> [Activity]: Whenever a line in the entries includes the word "from", copy that line out.

= = = = =

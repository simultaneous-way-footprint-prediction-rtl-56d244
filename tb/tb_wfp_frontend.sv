// tb_wfp_frontend: end-to-end test of the front end at its default sizes
// (2K-entry 4-way BTB, 32 KB 4-way instruction cache, 32-entry RAS).
//
// The testbench provides what the front end talks to:
//   * a program generated at start: a main loop calling 13 hot functions
//     (about 6 KB) and 6 cold ones placed 8 KB apart, which evict lines of
//     the hot code on every pass.  Functions contain forward branches, loop
//     branches, jumps, nested calls and a final return.  Instruction word format (this
//     testbench's own): [31:29] kind (0 other, 1 conditional, 2 jump,
//     3 call, 4 return), [28:22] taken probability in percent for a
//     conditional, [21:0] target word address.
//   * a memory that returns a requested line 8 cycles later,
//   * a back end: a 16-entry fetch queue, a minimum of 5 cycles from fetch to
//     commit, one commit per cycle with random stalls, an architectural
//     call stack, and detection of mispredictions at commit.
// The program runs under the TB, AB and AFA allocation policies in turn,
// with a reset between them.
// Checks: every delivered instruction equals the program word at its
// address; every committed instruction is on the architectural path (the
// flush removed all wrong-path work); each mechanism (one-way and all-way
// access, way replay, refill, BTB allocation, WFT update, RAS footprint
// update, return predicted from the RAS, misprediction flush, fetch stall,
// policy switch) happened at least once; the one-way access rate under AFA
// exceeds the one under TB, and the energy estimate with the per-access
// costs 1 (all-way), 0.2896 (one-way) and 0.054 (WFT read) falls with it.
module tb_wfp_frontend;
  import wfp_pkg::*;

  localparam int PW      = 16384;     // program space in words (64 KB)
  localparam int NHOT    = 14;        // hot functions, 0 is main
  localparam int NF      = NHOT + 6;  // plus cold functions
  localparam int NCOMMIT = 300000;    // committed instructions per policy
  localparam int FQ      = 16;        // back-end fetch queue
  localparam int LAT     = 5;         // fetch to earliest commit
  localparam int MEM_LAT = 8;

  logic clk = 1'b0, rst_n = 1'b0;
  always #5 clk = ~clk;

  alloc_policy_e policy;
  logic          f_valid, f_ready, mem_req, mem_resp_valid;
  addr_t         f_pc, f_pred_pc, mem_addr;
  logic [31:0]   f_instr;
  commit_t       cm;
  logic [255:0]  mem_resp_line;
  logic [3:0]    ic_way_en;
  perf_t         perf;

  wfp_frontend dut (.*);

  int checks = 0, failures = 0;
  task automatic check(bit ok, string msg);
    checks++;
    if (!ok) begin
      failures++;
      if (failures < 20) $display("FAIL: %s", msg);
    end
  endtask

  int unsigned cycle = 0;
  always @(posedge clk) cycle <= cycle + 1;

  initial begin
    repeat (3_000_000) @(posedge clk);
    failures++;
    $display("FAIL: watchdog");
    $display("TB_RESULT checks=%0d failures=%0d", checks, failures);
    $finish;
  end

  // ---------------- program ----------------
  logic [31:0] prog [PW];
  int          fbase [NF];
  int          flen  [NF];

  function automatic logic [31:0] mk(int kind, int bias, int tgt);
    return {3'(kind), 7'(bias), 22'(tgt)};
  endfunction

  // Hot code: main (function 0) and NHOT-1 functions packed from address 0.
  // Cold code: NCOLD short functions at multiples of 8 KB, the cache's set
  // stride, so that together with the start of main they overfill the 4
  // ways of a few sets and force evictions every pass of the main loop.
  task automatic gen_program();
    int pos, r;
    for (int i = 0; i < PW; i++) prog[i] = mk(0, 0, 0);
    pos = 0;
    for (int f = 0; f < NF; f++) begin
      if (f < NHOT) begin
        fbase[f] = pos;
        flen[f]  = (f == 0) ? 2 * NF + 8 : 80 + int'($urandom_range(0, 60));
        pos += flen[f];
      end else begin
        fbase[f] = 2048 * (f - NHOT + 1);
        flen[f]  = 48;
      end
    end
    // main: calls every function once per pass, then jumps back to 0
    for (int k = 1; k < NF; k++) prog[2 * k - 1] = mk(3, 0, fbase[k]);
    prog[flen[0] - 1] = mk(2, 0, 0);
    for (int f = 1; f < NF; f++) begin
      int b, n;
      b = fbase[f]; n = flen[f];
      for (int j = 0; j < n - 1; j++) begin
        r = int'($urandom_range(0, 99));
        if (r < 8 && j + 10 < n - 1)
          prog[b + j] = mk(1, ($urandom_range(0, 1) != 0) ? 20 : 85, b + j + 2 + int'($urandom_range(0, 7)));
        else if (r < 11 && j >= 16)
          prog[b + j] = mk(1, 70, b + j - 3 - int'($urandom_range(0, 12)));
        else if (r < 13 && f < NHOT / 2)
          prog[b + j] = mk(3, 0, fbase[NHOT / 2 + int'($urandom_range(0, NHOT / 2 - 1))]);
        else if (r < 15 && j + 6 < n - 1)
          prog[b + j] = mk(2, 0, b + j + 1 + int'($urandom_range(0, 3)));
      end
      prog[b + n - 1] = mk(4, 0, 0);
    end
    $display("program: %0d words of hot code, %0d cold functions", pos, NF - NHOT);
  endtask

  // ---------------- memory ----------------
  int mem_cnt = 0;
  always @(negedge clk) begin
    mem_resp_valid <= 1'b0;
    if (mem_req && rst_n) begin
      mem_cnt <= mem_cnt + 1;
      if (mem_cnt == MEM_LAT) begin
        for (int i = 0; i < 8; i++)
          mem_resp_line[i*32 +: 32] <= prog[(int'(mem_addr >> 2) + i) % PW];
        mem_resp_valid <= 1'b1;
        mem_cnt        <= 0;
      end
    end else begin
      mem_cnt <= 0;
    end
  end

  // ---------------- back end ----------------
  typedef struct { addr_t pc; logic [31:0] ins; addr_t pred; int unsigned rdy; } fq_t;
  fq_t   fq [$];
  addr_t arch_pc;
  addr_t stack [$];
  int    ncommit;
  int    n_edge_calls, n_mp;

  task automatic execute(fq_t e, output commit_t c);
    int       kind, bias;
    addr_t    tgt, nxt;
    bit       tk;
    kind = int'(e.ins[31:29]);
    bias = int'(e.ins[28:22]);
    tgt  = addr_t'(e.ins[21:0]) << 2;
    tk   = 0;
    nxt  = e.pc + 4;
    case (kind)
      1: begin tk = int'($urandom_range(0, 99)) < bias; if (tk) nxt = tgt; end
      2: begin tk = 1; nxt = tgt; end
      3: begin tk = 1; nxt = tgt; stack.push_back(e.pc + 4);
               if (e.pc[4:2] == 3'b111) n_edge_calls++; end
      4: begin tk = 1; nxt = (stack.size() > 0) ? stack.pop_back() : addr_t'(0); end
      default: ;
    endcase
    c = '{valid: 1'b1, pc: e.pc, kind: br_kind_e'(kind), taken: tk, next_pc: nxt,
          miss_pred: e.pred != nxt};
  endtask

  task automatic run(alloc_policy_e pol, output perf_t res, output int unsigned cycles);
    int unsigned c0;
    policy = pol;
    cm = '0; f_ready = 0;
    fq.delete(); stack.delete();
    arch_pc = '0; ncommit = 0;
    @(negedge clk); rst_n = 0;
    repeat (2) @(negedge clk);
    rst_n = 1;
    c0 = cycle;
    while (ncommit < NCOMMIT) begin
      commit_t c;
      @(negedge clk);
      c = '0;
      if (fq.size() > 0 && cycle >= fq[0].rdy && $urandom_range(0, 99) >= 15) begin
        fq_t e;
        e = fq.pop_front();
        check(e.pc == arch_pc, $sformatf("commit of %h off the path (expected %h)", e.pc, arch_pc));
        execute(e, c);
        arch_pc = c.next_pc;
        ncommit++;
        if (c.miss_pred) begin fq.delete(); n_mp++; end
      end
      cm      = c;
      f_ready = fq.size() < FQ;
      #1;
      if (f_valid) begin
        check(f_instr == prog[int'(f_pc >> 2) % PW], $sformatf("instruction at %h", f_pc));
        fq.push_back('{pc: f_pc, ins: f_instr, pred: f_pred_pc, rdy: cycle + LAT});
      end
    end
    @(negedge clk); cm = '0;
    res = perf;
    cycles = cycle - c0;
  endtask

  // ---------------- runs ----------------
  initial begin
    perf_t       p [3];
    int unsigned cyc [3];
    real         rate [3], energy [3];
    string       names [3] = '{"TB", "AB", "AFA"};
    logic [31:0] sum [12];

    policy = POL_TB; cm = '0; f_ready = 0; mem_resp_valid = 0; mem_resp_line = '0;
    n_edge_calls = 0; n_mp = 0;
    gen_program();
    repeat (2) @(posedge clk);
    for (int i = 0; i < 3; i++) begin
      run(alloc_policy_e'(i), p[i], cyc[i]);
      rate[i]   = real'(p[i].one_way) / real'(p[i].one_way + p[i].all_way);
      energy[i] = (real'(p[i].all_way) + 0.2896 * real'(p[i].one_way) + 0.054 * real'(p[i].wft_reads))
                  / real'(p[i].fetches + p[i].cache_misses);
      $display("%-3s cycles %0d fetches %0d one-way %0d all-way %0d replays %0d misses %0d btb-allocs %0d wft-upd %0d ras-upd %0d ras-pred %0d flushes %0d stalls %0d",
               names[i], cyc[i], p[i].fetches, p[i].one_way, p[i].all_way, p[i].way_replays,
               p[i].cache_misses, p[i].btb_allocs, p[i].wft_updates, p[i].ras_wf_updates,
               p[i].ras_predictions, p[i].flushes, p[i].stall_cycles);
      $display("%-3s one-way rate %0.3f  normalized hit energy %0.3f", names[i], rate[i], energy[i]);
      check(p[i].fetches >= NCOMMIT, "fetches at least commits");
      check(p[i].wft_reads == p[i].fetches, "one WFT read per prediction");
      check(p[i].one_way + p[i].all_way == p[i].fetches + p[i].way_replays + p[i].cache_misses,
            "accesses = fetches + replays + refilled repeats");
    end

    // every mechanism happened
    foreach (sum[k]) sum[k] = 0;
    for (int i = 0; i < 3; i++) begin
      sum[0] += p[i].one_way;        sum[1] += p[i].all_way;
      sum[2] += p[i].way_replays;    sum[3] += p[i].cache_misses;
      sum[4] += p[i].btb_allocs;     sum[5] += p[i].wft_updates;
      sum[6] += p[i].ras_wf_updates; sum[7] += p[i].ras_predictions;
      sum[8] += p[i].flushes;        sum[9] += p[i].stall_cycles;
    end
    $display("mechanisms: one-way %0d all-way %0d replay %0d refill %0d btb-alloc %0d wft-update %0d ras-update %0d ras-predict %0d flush %0d stall %0d policy-switch %0d line-end-calls %0d",
             sum[0], sum[1], sum[2], sum[3], sum[4], sum[5], sum[6], sum[7], sum[8], sum[9], 2, n_edge_calls);
    for (int k = 0; k < 10; k++) check(sum[k] > 0, $sformatf("mechanism %0d never happened", k));
    check(n_edge_calls > 0, "call at a line end never committed");
    check(n_mp == int'(sum[8]), "every misprediction flushed");

    // policy comparison
    check(rate[2] > rate[0], "AFA one-way rate above TB");
    check(rate[1] > rate[0] - 0.02, "AB one-way rate not clearly below TB");
    check(energy[2] < energy[0], "AFA energy below TB");
    check(rate[2] > 0.8, "AFA one-way rate high");

    $display("TB_RESULT checks=%0d failures=%0d", checks, failures);
    $finish;
  end
endmodule
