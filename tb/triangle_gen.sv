`timescale 1ps / 100fs
// triangle_gen: testbench model of the off-chip triangle-wave source that
// drives the programmable gates of the array. Each period starts at VMAX_UV
// when sync is seen on a rising clock edge, falls linearly to VMIN_UV at half
// the period and rises back to VMAX_UV at the end of the period, then holds
// until the next sync. The output is updated every STEP_PS; the update times
// are offset by half a picosecond so that pixel edges never coincide with
// clock edges.
module triangle_gen #(
  parameter real PERIOD_PS = 6_400_000.0,
  parameter real STEP_PS   = 100.0,
  parameter int  VMIN_UV   = 0,
  parameter int  VMAX_UV   = 1_800_000
) (
  input  logic clk,
  input  logic sync,
  output int   vpg_uv
);
  realtime t0 = -1.0e12;

  always @(posedge clk) if (sync) t0 = $realtime;

  initial begin
    realtime el;
    real     span;
    span   = real'(VMAX_UV - VMIN_UV);
    vpg_uv = VMAX_UV;
    #0.5;
    forever begin
      el = $realtime - t0;
      if (el < 0.0 || el >= PERIOD_PS)
        vpg_uv = VMAX_UV;
      else if (el < PERIOD_PS / 2.0)
        vpg_uv = VMAX_UV - int'(span * el / (PERIOD_PS / 2.0));
      else
        vpg_uv = VMIN_UV + int'(span * (el - PERIOD_PS / 2.0) / (PERIOD_PS / 2.0));
      #(STEP_PS);
    end
  end
endmodule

= = = = =

> [Answer area]:
//   * a back end: a 16-entry fetch queue, a minimum of 5 cycles from fetch to
// update, return predicted from the RAS, misprediction flush, fetch stall,
  // Hot code: main (function 0) and NHOT-1 functions packed from address 0.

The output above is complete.